(Extracted records)
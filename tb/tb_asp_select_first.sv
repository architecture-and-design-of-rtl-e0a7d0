// tb_asp_select_first - full-size select first chain: only the lowest tagged
// word survives when firstin is 0, none when firstin is 1; done must come in
// cycle 22 after the start (cycle 0), so FIRSEL takes 23 cycles.
module tb_asp_select_first;
  import asp_pkg::*;
  localparam int unsigned W = 1024;

  logic clk = 0;
  always #5 clk = ~clk;
  logic rst_n, start, firstin, firout, busy, done;
  logic [W-1:0] tagin, selfir;

  asp_select_first #(.WORDS(W)) dut (.*);

  int checks = 0, failures = 0;

  initial begin
    #2000000; failures++; $display("watchdog");
    $display("TB_RESULT checks=%0d failures=%0d", checks, failures); $finish;
  end

  task automatic run_sf(input logic [W-1:0] v, input logic fi);
    logic [W-1:0] e;
    int cyc;
    e = '0;
    if (!fi) for (int j = 0; j < W; j++) if (v[j]) begin e[j] = 1'b1; break; end
    @(negedge clk); tagin = v; firstin = fi; start = 1;
    @(negedge clk); start = 0; tagin = '0; firstin = 0; cyc = 1;
    while (!done && cyc < 60) begin @(negedge clk); cyc++; end
    checks++;
    if (cyc != FIRSEL_CYCLES - 1) begin failures++; $display("done in cycle %0d", cyc); end
    checks++;
    if (selfir !== e) begin failures++; $display("selfir wrong, fi=%0b", fi); end
    checks++;
    if (firout !== (fi | (|v))) begin failures++; $display("firout wrong"); end
  endtask

  initial begin
    rst_n = 0; start = 0; firstin = 0; tagin = '0;
    #12 rst_n = 1;
    run_sf('0, 0);
    run_sf('1, 0);
    run_sf('1, 1);
    run_sf(W'(1) << (W-1), 0);
    for (int it = 0; it < 40; it++) begin
      logic [W-1:0] v;
      v = '0;
      v[$urandom_range(W-1)] = 1'b1;
      v[$urandom_range(W-1)] = 1'b1;
      if (it % 2) for (int k = 0; k < W/32; k++) v[k*32 +: 32] |= $urandom() & $urandom() & $urandom();
      run_sf(v, (it % 5) == 0);
    end
    $display("TB_RESULT checks=%0d failures=%0d", checks, failures);
    $finish;
  end
endmodule
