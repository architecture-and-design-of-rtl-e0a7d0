// asp_tag_reg - the TAG register of the SIDE block with its shift network.
//
// One TAG cell per CAM line: a flip-flop fed by an 8:1 multiplexer whose
// inputs are, as in the document, far north, near north, far south, near
// south, the match line, the cell's own output (hold), ground (reset) and the
// select first output. Near connections link word j to j-1 and j+1, far
// connections to j-B and j+B (B = 16). Word 0 is the south (low) end and
// word WORDS-1 the north (high) end; what moves past an end leaves the chip:
//   lo_in[k]  = virtual word k-B   (the neighbour chip's word WORDS-B+k)
//   hi_in[k]  = virtual word WORDS+k (the next chip's word k)
//   lo_out    = tag[B-1:0],  hi_out = tag[WORDS-1 -: B]
// so the hi_out of one chip feeds the lo_in of the next and vice versa.
// Near shifts into word 0 use lo_in[B-1]; into word WORDS-1 use hi_in[0].
// setag forces every cell to 1; it overrides any select (the silicon uses
// the flip-flop's asynchronous set in a clock phase of its own, here it is a
// synchronous set). Everything updates at the rising edge of clk; rst_n is
// an asynchronous clear of this design's own (the pin list shows no reset).
module asp_tag_reg
  import asp_pkg::*;
#(
  parameter int unsigned WORDS = WORDS_DEF,
  parameter int unsigned B     = FAR_B_DEF
) (
  input  logic             clk,
  input  logic             rst_n,
  input  tag_src_e         sel,
  input  logic             setag,
  input  logic [WORDS-1:0] ml,
  input  logic [WORDS-1:0] selfir,
  input  logic [B-1:0]     lo_in,
  input  logic [B-1:0]     hi_in,
  output logic [WORDS-1:0] tag,
  output logic [B-1:0]     lo_out,
  output logic [B-1:0]     hi_out
);

  // Tag vector extended by the off-chip neighbours on both ends:
  // ext[B + j] is word j, for j in -B .. WORDS+B-1.
  logic [WORDS+2*B-1:0] ext;
  assign ext = {hi_in, tag, lo_in};

  always_ff @(posedge clk or negedge rst_n) begin
    if (!rst_n) begin
      tag <= '0;
    end else if (setag) begin
      tag <= '1;
    end else begin
      unique case (sel)
        TAG_HOLD:   tag <= tag;
        TAG_GND:    tag <= '0;
        TAG_ML:     tag <= ml;
        TAG_NN:     tag <= ext[B+1 +: WORDS];
        TAG_NS:     tag <= ext[B-1 +: WORDS];
        TAG_FN:     tag <= ext[2*B +: WORDS];
        TAG_FS:     tag <= ext[0 +: WORDS];
        TAG_SELFIR: tag <= selfir;
        default:    tag <= tag;
      endcase
    end
  end

  assign lo_out = tag[B-1:0];
  assign hi_out = tag[WORDS-1 -: B];

endmodule
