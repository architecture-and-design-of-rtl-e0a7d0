// tb_asp_tag_reg - checks every TAG multiplexer input, SETAG and the near /
// far shifts with the off-chip words at both ends against a reference.
module tb_asp_tag_reg;
  import asp_pkg::*;
  localparam int unsigned W = 40, B = 4;

  logic clk = 0;
  always #5 clk = ~clk;
  logic rst_n, setag;
  tag_src_e sel;
  logic [W-1:0] ml, selfir, tag;
  logic [B-1:0] lo_in, hi_in, lo_out, hi_out;

  asp_tag_reg #(.WORDS(W), .B(B)) dut (.*);

  logic [W-1:0] r;
  int checks = 0, failures = 0;
  int seen [8];

  initial begin
    #100000; failures++; $display("watchdog");
    $display("TB_RESULT checks=%0d failures=%0d", checks, failures); $finish;
  end

  initial begin
    rst_n = 0; sel = TAG_HOLD; setag = 0; ml = '0; selfir = '0; lo_in = '0; hi_in = '0;
    #12 rst_n = 1;
    r = '0;
    for (int it = 0; it < 600; it++) begin
      @(negedge clk);
      checks++;
      if (tag !== r || lo_out !== r[B-1:0] || hi_out !== r[W-1 -: B]) begin
        failures++; $display("it %0d tag %h exp %h", it, tag, r);
      end
      sel = tag_src_e'($urandom_range(7));
      setag = ($urandom_range(15) == 0);
      ml = {$urandom(), $urandom()};
      selfir = {$urandom(), $urandom()};
      lo_in = B'($urandom()); hi_in = B'($urandom());
      seen[sel]++;
      @(posedge clk);
      if (setag) r = '1;
      else begin
        logic [W-1:0] n;
        for (int j = 0; j < W; j++) begin
          case (sel)
            TAG_HOLD:   n[j] = r[j];
            TAG_GND:    n[j] = 1'b0;
            TAG_ML:     n[j] = ml[j];
            TAG_SELFIR: n[j] = selfir[j];
            TAG_NN:     n[j] = (j + 1 < W) ? r[j+1] : hi_in[j+1-W];
            TAG_NS:     n[j] = (j >= 1) ? r[j-1] : lo_in[B-1];
            TAG_FN:     n[j] = (j + B < W) ? r[j+B] : hi_in[j+B-W];
            TAG_FS:     n[j] = (j >= B) ? r[j-B] : lo_in[j];
            default:    n[j] = r[j];
          endcase
        end
        r = n;
      end
    end
    for (int k = 0; k < 8; k++) begin
      checks++;
      if (seen[k] == 0) begin failures++; $display("select %0d never used", k); end
    end
    $display("TB_RESULT checks=%0d failures=%0d", checks, failures);
    $finish;
  end
endmodule
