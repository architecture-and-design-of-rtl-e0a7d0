// asp_top_regs - the TOP block: MASK and COMPARAND registers with their
// group 1 logic, the FIFO configuration register and the bit line drive.
//
// Both registers are 72 bits, three sectors of 24. A group 1 instruction
// writes one sector s with the 24-bit operand d (or all ones / zeros); the
// exclusive forms also clear the same register in the two other sectors:
//   LM   mask=d            LC   comp=d            LMC  mask=d, comp=d
//   LMCC mask=d, comp=0    LMCCXX  LMCC, both registers exclusive
//   LCSM comp=d, mask=1s   LMX  mask=d, excl.     LCX  comp=d, excl.
//   LMSC mask=d, comp=1s   SMX  mask=1s, excl.    SCX  comp=1s, excl.
// (The document names the instructions and says what the exclusive ones
// clear; the per-instruction effects above are this design's reading of the
// names.) Group 1 runs in the Comparand stage of the pipeline, one cycle
// before the same micro-instruction executes in the array, so a load and a
// COMPARE or WRITE issued together use the new value.
// The FIFO section of the comparand doubles as the FIFO input register:
// while image I/O is active (io_active) a group 1 write leaves those bits
// alone, fifo_ld loads them from VIN, and the FIFO columns are dropped from
// the array mask (bl_mask) so the array neither compares nor writes them.
// CONFIFO (executed at cfg_ld) sets which 8-bit granules of sector 2 belong
// to the FIFO: cfg = 3'b111, 3'b011, 3'b001 give the 24, 16 and 8 bit FIFO.
// Reset (this design's choice): mask and comparand 0, 24-bit FIFO.
module asp_top_regs
  import asp_pkg::*;
(
  input  logic              clk,
  input  logic              rst_n,
  input  g1_op_e            g1,
  input  logic [1:0]        sector,
  input  logic [SECT_W-1:0] d,
  input  logic              cfg_ld,
  input  logic [2:0]        cfg_d,
  input  logic              io_active,
  input  logic              fifo_ld,
  input  logic [SECT_W-1:0] vin,
  output logic [WIDTH-1:0]  mask,
  output logic [WIDTH-1:0]  comp,
  output logic [WIDTH-1:0]  bl_mask,
  output logic [WIDTH-1:0]  fifo_cols,
  output logic [2:0]        fifo_cfg
);

  logic [WIDTH-1:0] mask_n, comp_n, own;

  assign fifo_cols = fifo_col_mask(fifo_cfg);
  assign bl_mask   = io_active ? (mask & ~fifo_cols) : mask;

  always_comb begin
    logic [SECT_W-1:0] mv, cv;
    logic              wm, wc, xm, xc;
    mv = d; cv = d; wm = 1'b0; wc = 1'b0; xm = 1'b0; xc = 1'b0;
    unique case (g1)
      G1_LM:     begin wm = 1; end
      G1_LC:     begin wc = 1; end
      G1_LMC:    begin wm = 1; wc = 1; end
      G1_LMCC:   begin wm = 1; wc = 1; cv = '0; end
      G1_LMCCXX: begin wm = 1; wc = 1; cv = '0; xm = 1; xc = 1; end
      G1_LCSM:   begin wm = 1; wc = 1; mv = '1; end
      G1_LMX:    begin wm = 1; xm = 1; end
      G1_LCX:    begin wc = 1; xc = 1; end
      G1_LMSC:   begin wm = 1; wc = 1; cv = '1; end
      G1_SMX:    begin wm = 1; mv = '1; xm = 1; end
      G1_SCX:    begin wc = 1; cv = '1; xc = 1; end
      default:   ;
    endcase
    mask_n = mask;
    comp_n = comp;
    for (int s = 0; s < NSECT; s++) begin
      if (s == int'(sector)) begin
        if (wm) mask_n[s*SECT_W +: SECT_W] = mv;
        if (wc) comp_n[s*SECT_W +: SECT_W] = cv;
      end else begin
        if (xm) mask_n[s*SECT_W +: SECT_W] = '0;
        if (xc) comp_n[s*SECT_W +: SECT_W] = '0;
      end
    end
    // The FIFO input register part of the comparand belongs to image I/O
    own = io_active ? fifo_cols : '0;
    comp_n = (comp_n & ~own) | (comp & own);
    if (fifo_ld) comp_n = (comp_n & ~own) | ({vin, {2*SECT_W{1'b0}}} & own);
  end

  always_ff @(posedge clk or negedge rst_n) begin
    if (!rst_n) begin
      mask <= '0;
      comp <= '0;
      fifo_cfg <= 3'b111;
    end else begin
      mask <= mask_n;
      comp <= comp_n;
      if (cfg_ld) fifo_cfg <= cfg_d;
    end
  end

endmodule
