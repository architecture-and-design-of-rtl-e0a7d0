// tb_asp_top_regs - every group 1 instruction on random sectors and operands
// against a table of what each one does to MASK and COMPARAND, CONFIFO, and
// the FIFO input register section while image I/O is active.
module tb_asp_top_regs;
  import asp_pkg::*;

  logic clk = 0;
  always #5 clk = ~clk;
  logic rst_n, cfg_ld, io_active, fifo_ld;
  g1_op_e g1;
  logic [1:0] sector;
  logic [SECT_W-1:0] d, vin;
  logic [2:0] cfg_d, fifo_cfg;
  logic [WIDTH-1:0] mask, comp, bl_mask, fifo_cols;

  asp_top_regs dut (.*);

  int checks = 0, failures = 0;
  int seen [16];
  logic [SECT_W-1:0] rm [3], rc [3];
  logic [2:0] rcfg;

  initial begin
    #200000; failures++; $display("watchdog");
    $display("TB_RESULT checks=%0d failures=%0d", checks, failures); $finish;
  end

  function automatic logic [WIDTH-1:0] fcols(input logic [2:0] c);
    logic [WIDTH-1:0] m = '0;
    if (c[0]) m[55:48] = '1;
    if (c[1]) m[63:56] = '1;
    if (c[2]) m[71:64] = '1;
    return m;
  endfunction

  initial begin
    rst_n = 0; g1 = G1_NONE; sector = 0; d = '0; cfg_ld = 0; cfg_d = 0;
    io_active = 0; fifo_ld = 0; vin = '0;
    for (int s = 0; s < 3; s++) begin rm[s] = '0; rc[s] = '0; end
    rcfg = 3'b111;
    #12 rst_n = 1;
    for (int it = 0; it < 800; it++) begin
      logic [WIDTH-1:0] em, ec, own, cold;
      @(negedge clk);
      g1 = g1_op_e'($urandom_range(11));
      sector = 2'($urandom_range(2));
      d = 24'($urandom());
      cfg_ld = ($urandom_range(9) == 0);
      cfg_d = 3'($urandom());
      io_active = (it > 400) && $urandom_range(1);
      fifo_ld = io_active && $urandom_range(1);
      vin = 24'($urandom());
      seen[g1]++;
      cold = {rc[2], rc[1], rc[0]};
      own = io_active ? fcols(rcfg) : '0;
      #1; checks++;
      if (bl_mask !== ({rm[2], rm[1], rm[0]} & ~own)) begin failures++; $display("bl_mask"); end
      @(posedge clk);
      for (int s = 0; s < 3; s++) begin
        logic hit;
        hit = (s == sector);
        case (g1)
          G1_LM:     if (hit) rm[s] = d;
          G1_LC:     if (hit) rc[s] = d;
          G1_LMC:    if (hit) begin rm[s] = d; rc[s] = d; end
          G1_LMCC:   if (hit) begin rm[s] = d; rc[s] = '0; end
          G1_LMCCXX: if (hit) begin rm[s] = d; rc[s] = '0; end else begin rm[s] = '0; rc[s] = '0; end
          G1_LCSM:   if (hit) begin rc[s] = d; rm[s] = '1; end
          G1_LMX:    if (hit) rm[s] = d; else rm[s] = '0;
          G1_LCX:    if (hit) rc[s] = d; else rc[s] = '0;
          G1_LMSC:   if (hit) begin rm[s] = d; rc[s] = '1; end
          G1_SMX:    if (hit) rm[s] = '1; else rm[s] = '0;
          G1_SCX:    if (hit) rc[s] = '1; else rc[s] = '0;
          default: ;
        endcase
      end
      ec = {rc[2], rc[1], rc[0]};
      ec = (ec & ~own) | (cold & own);
      if (fifo_ld) ec = (ec & ~own) | ({vin, 48'h0} & own);
      rc[0] = ec[23:0]; rc[1] = ec[47:24]; rc[2] = ec[71:48];
      if (cfg_ld) rcfg = cfg_d;
      em = {rm[2], rm[1], rm[0]};
      #1; checks++;
      if (mask !== em || comp !== ec || fifo_cfg !== rcfg || fifo_cols !== fcols(rcfg)) begin
        failures++; $display("it %0d op %s: mask %h/%h comp %h/%h", it, g1.name(), mask, em, comp, ec);
      end
    end
    for (int k = 1; k < 12; k++) begin
      checks++; if (seen[k] == 0) begin failures++; $display("op %0d never issued", k); end
    end
    $display("TB_RESULT checks=%0d failures=%0d", checks, failures);
    $finish;
  end
endmodule
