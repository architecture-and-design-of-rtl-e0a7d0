// asp_side - the SIDE block: TAG register and shift network, response
// counter, select first circuit and some/none responder.
//
// It receives the execute-stage control of one micro-instruction and the
// match lines of the MATRIX, and decides what every TAG flip-flop loads:
//   select first result (when the FIRSEL sequence finishes) > COMPARE (match
//   lines) > shift (SHUP/SHDN/LGUP/LGDN) > RESETAG > SETAG > hold.
// The order among operations issued in one horizontal micro-instruction is
// this design's choice; the document only lists which groups may be combined.
// The select first and response count circuits see the TAG outputs only
// while fircnten is 1 (the document disconnects them otherwise to save
// power); here their inputs are forced to 0 instead. lin / hin gate the words
// shifted in from the neighbour chip at the low / high end (0 enters when
// low). COUNTAG and FIRSEL are started by one micro-instruction and then run
// on their own for 31 and 23 cycles; busy is high meanwhile.
// Timing: TAG, RSP and the peripheral circuits change on the rising edge of
// clk that executes the micro-instruction.
module asp_side
  import asp_pkg::*;
#(
  parameter int unsigned WORDS    = WORDS_DEF,
  parameter int unsigned B        = FAR_B_DEF,
  parameter int unsigned BLK_ROWS = 342,
  parameter int unsigned NBLK     = 3,
  parameter int unsigned STAGES   = 18,
  parameter int unsigned CELLS    = 19
) (
  input  logic             clk,
  input  logic             rst_n,
  // execute-stage control
  input  g2_op_e           g2,
  input  g3_op_e           g3,
  input  logic             compare,
  input  logic             countag,
  input  logic             firsel,
  input  logic             fircnten,
  input  logic             firstin,
  input  logic             lin,
  input  logic             hin,
  // array and shift network
  input  logic [WORDS-1:0] ml,
  input  logic [B-1:0]     lo_in,
  input  logic [B-1:0]     hi_in,
  output logic [B-1:0]     lo_out,
  output logic [B-1:0]     hi_out,
  output logic [WORDS-1:0] tag,
  // responses
  output logic             rsp,
  output logic [NBLK-1:0]  blk_rsp,
  output logic             ctag,
  output logic             ctag_valid,
  output logic             count_done,
  output logic             firsel_done,
  output logic             busy
);

  logic [WORDS-1:0] periph_in, selfir;
  logic             sf_done, sf_busy, rc_busy, firout_unused;
  tag_src_e         sel;
  logic             setag_eff;

  assign periph_in = tag & {WORDS{fircnten}};

  always_comb begin
    sel       = TAG_HOLD;
    setag_eff = 1'b0;
    if (sf_done)                 sel = TAG_SELFIR;
    else if (compare)            sel = TAG_ML;
    else if (g3 == G3_SHUP)      sel = TAG_NS;
    else if (g3 == G3_SHDN)      sel = TAG_NN;
    else if (g3 == G3_LGUP)      sel = TAG_FS;
    else if (g3 == G3_LGDN)      sel = TAG_FN;
    else if (g2 == G2_RESETAG)   sel = TAG_GND;
    else if (g2 == G2_SETAG)     setag_eff = 1'b1;
  end

  asp_tag_reg #(.WORDS(WORDS), .B(B)) u_tag (
    .clk, .rst_n, .sel, .setag(setag_eff), .ml, .selfir,
    .lo_in(lo_in & {B{lin}}), .hi_in(hi_in & {B{hin}}),
    .tag, .lo_out, .hi_out
  );

  asp_select_first #(.WORDS(WORDS)) u_sf (
    .clk, .rst_n, .start(firsel), .firstin, .tagin(periph_in),
    .selfir, .firout(firout_unused), .busy(sf_busy), .done(sf_done)
  );

  asp_resp_count #(.WORDS(WORDS), .NBLK(NBLK), .STAGES(STAGES), .CELLS(CELLS)) u_rc (
    .clk, .rst_n, .start(countag), .respin(periph_in),
    .ctag, .ctag_valid, .busy(rc_busy), .done(count_done)
  );

  asp_rsp #(.WORDS(WORDS), .BLK_ROWS(BLK_ROWS), .NBLK(NBLK)) u_rsp (
    .clk, .rst_n, .capture(compare), .resp(ml), .tag, .rsp, .blk_rsp
  );

  assign firsel_done = sf_done;
  assign busy        = sf_busy | rc_busy;

endmodule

• The problem: In these entries, some lines may contain the string "exclusive". Give the number of such lines and nothing more.

• Exercise response: 3